The wide gap has perplexed some economists in the rental space.

“Still unclear why rents came nowhere close to keeping up with home prices despite similar supply/demand dynamics in both sectors over the last two years,” said Jay Parsons, head of economics and industry principals for rental data firm RealPage. “Both sectors have cooled off in 2022. But I’ve yet to hear a great explanation for why home sellers pushed pricing so much dramatically more than rental housing operators since 2020.”

One theory, Parsons wrote in his LinkedIn post, is that buyers were bidding up the price of homes at a time of historically low inventory. The leasing process is different, he noted, likely keeping a cap on the pace of rent growth.

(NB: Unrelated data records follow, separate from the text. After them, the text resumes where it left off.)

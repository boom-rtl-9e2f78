// boom_rs_decoder_tb: checks the RS(36,32) strip decoder.
// Reference codewords come from the table-based encoder of boom_tb_pkg. Each is
// presented clean, with one random symbol error, with two random symbol errors,
// with a chip-shaped pair and with a pin-shaped pair; the decoder must return the
// original codeword, the right error count and positions, and must not flag it.
// Words with three errors must never come back as the original with a clean flag
// (they are either flagged or miscorrected to another codeword); at least some
// must be flagged.
module boom_rs_decoder_tb;
  import boom_ecc_pkg::*;
  import boom_tb_pkg::*;

  cw_t             rx, corrected;
  logic [1:0]      n_err;
  logic [1:0][5:0] err_pos;
  sym_t [1:0]      err_mag;
  logic            unc;
  int checks = 0, failures = 0;

  boom_rs_decoder dut (.rx, .corrected, .n_err, .err_pos, .err_mag, .uncorrectable(unc));

  initial begin
    #1000000;
    failures++;
    $display("TB_RESULT checks=%0d failures=%0d", checks, failures);
    $finish;
  end

  task automatic check(input cw_a good, input int nerr, input int p0, input int p1);
    // reported error values must be what was added at the reported positions
    if (nerr >= 1) begin
      checks++;
      for (int k = 0; k < nerr; k++)
        if (err_mag[k] !== (rx[err_pos[k]] ^ good[err_pos[k]])) begin
          failures++;
          break;
        end
    end
    checks++;
    for (int i = 0; i < 36; i++)
      if (corrected[i] !== good[i]) begin
        failures++;
        if (failures < 6) $display("nerr=%0d pos %0d: got %h want %h", nerr, i, corrected[i], good[i]);
        break;
      end
    checks++;
    if (unc !== 1'b0 || int'(n_err) != nerr) begin
      failures++;
      if (failures < 6) $display("nerr=%0d: n_err=%0d unc=%b", nerr, n_err, unc);
    end
    if (nerr >= 1) begin
      checks++;
      if (nerr == 1 && int'(err_pos[0]) != p0) failures++;
      if (nerr == 2 && !((int'(err_pos[0]) == p0 && int'(err_pos[1]) == p1) ||
                         (int'(err_pos[0]) == p1 && int'(err_pos[1]) == p0))) failures++;
    end
  endtask

  initial begin
    int flagged3 = 0;
    for (int n = 0; n < 200; n++) begin
      byte_t d [32];
      cw_a   c, r;
      int    p0, p1, p2;
      for (int i = 0; i < 32; i++) d[i] = byte_t'($urandom);
      c = encode(d);
      // clean
      for (int i = 0; i < 36; i++) rx[i] = c[i];
      #1 check(c, 0, 0, 0);
      // one error
      p0 = $urandom_range(35);
      r = c;
      r[p0] ^= byte_t'($urandom_range(255, 1));
      for (int i = 0; i < 36; i++) rx[i] = r[i];
      #1 check(c, 1, p0, 0);
      // two errors
      p0 = $urandom_range(35);
      do p1 = $urandom_range(35); while (p1 == p0);
      r = c;
      r[p0] ^= byte_t'($urandom_range(255, 1));
      r[p1] ^= byte_t'($urandom_range(255, 1));
      for (int i = 0; i < 36; i++) rx[i] = r[i];
      #1 check(c, 2, p0, p1);
      // chip-shaped pair: D(2g), D(2g+1)
      p0 = 4 + 2 * $urandom_range(15);
      r = c;
      r[p0] ^= byte_t'($urandom_range(255, 1));
      r[p0 + 1] ^= byte_t'($urandom_range(255, 1));
      for (int i = 0; i < 36; i++) rx[i] = r[i];
      #1 check(c, 2, p0, p0 + 1);
      // pin-shaped pair: D(i), D(i+16)
      p0 = 4 + $urandom_range(15);
      r = c;
      r[p0] ^= 8'h11;
      r[p0 + 16] ^= 8'h10;
      for (int i = 0; i < 36; i++) rx[i] = r[i];
      #1 check(c, 2, p0, p0 + 16);
      // three errors
      p0 = $urandom_range(35);
      do p1 = $urandom_range(35); while (p1 == p0);
      do p2 = $urandom_range(35); while (p2 == p0 || p2 == p1);
      r = c;
      r[p0] ^= byte_t'($urandom_range(255, 1));
      r[p1] ^= byte_t'($urandom_range(255, 1));
      r[p2] ^= byte_t'($urandom_range(255, 1));
      for (int i = 0; i < 36; i++) rx[i] = r[i];
      #1;
      checks++;
      if (unc) flagged3++;
      else begin
        cw_a k;
        bit same;
        same = 1;
        for (int i = 0; i < 36; i++) begin k[i] = corrected[i]; if (corrected[i] != c[i]) same = 0; end
        if (same) failures++;
        for (int j = 0; j < 4; j++) if (syndrome(k, j) != 0) begin failures++; break; end
      end
    end
    checks++;
    if (flagged3 < 100) begin
      failures++;
      $display("only %0d of 200 triple errors flagged", flagged3);
    end
    $display("TB_RESULT checks=%0d failures=%0d", checks, failures);
    $finish;
  end
endmodule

It became more expensive to rent a home rather than buy it after the Great Recession, according to the John Burns data shared in The Wall Street Journal report.

That has several major financiers and organizations lining up to support the creation of more single-family rental homes in coming years.

JPMorgan announced last month, it was releasing a property management system to help landlords run their properties. In November, it announced it would invest $1 billion in single-family rental communities.

The National Association of Home Builders noted the number of single-family built-for-rent homes grew by 15.9 percent in 2021 compared to the year before, with 51,000 homes under construction that will remain rentals.

While builders slowed down their pace of single-family rental construction in the third quarter, NAHB reported 68,000 homes began construction in the past four quarters. That’s up 42 percent compared to the four prior quarters.

The NAHB passed a resolution last month officially supporting legislation that makes it easier to build single-family built-for-rent homes, just one indication that the ongoing trend will continue.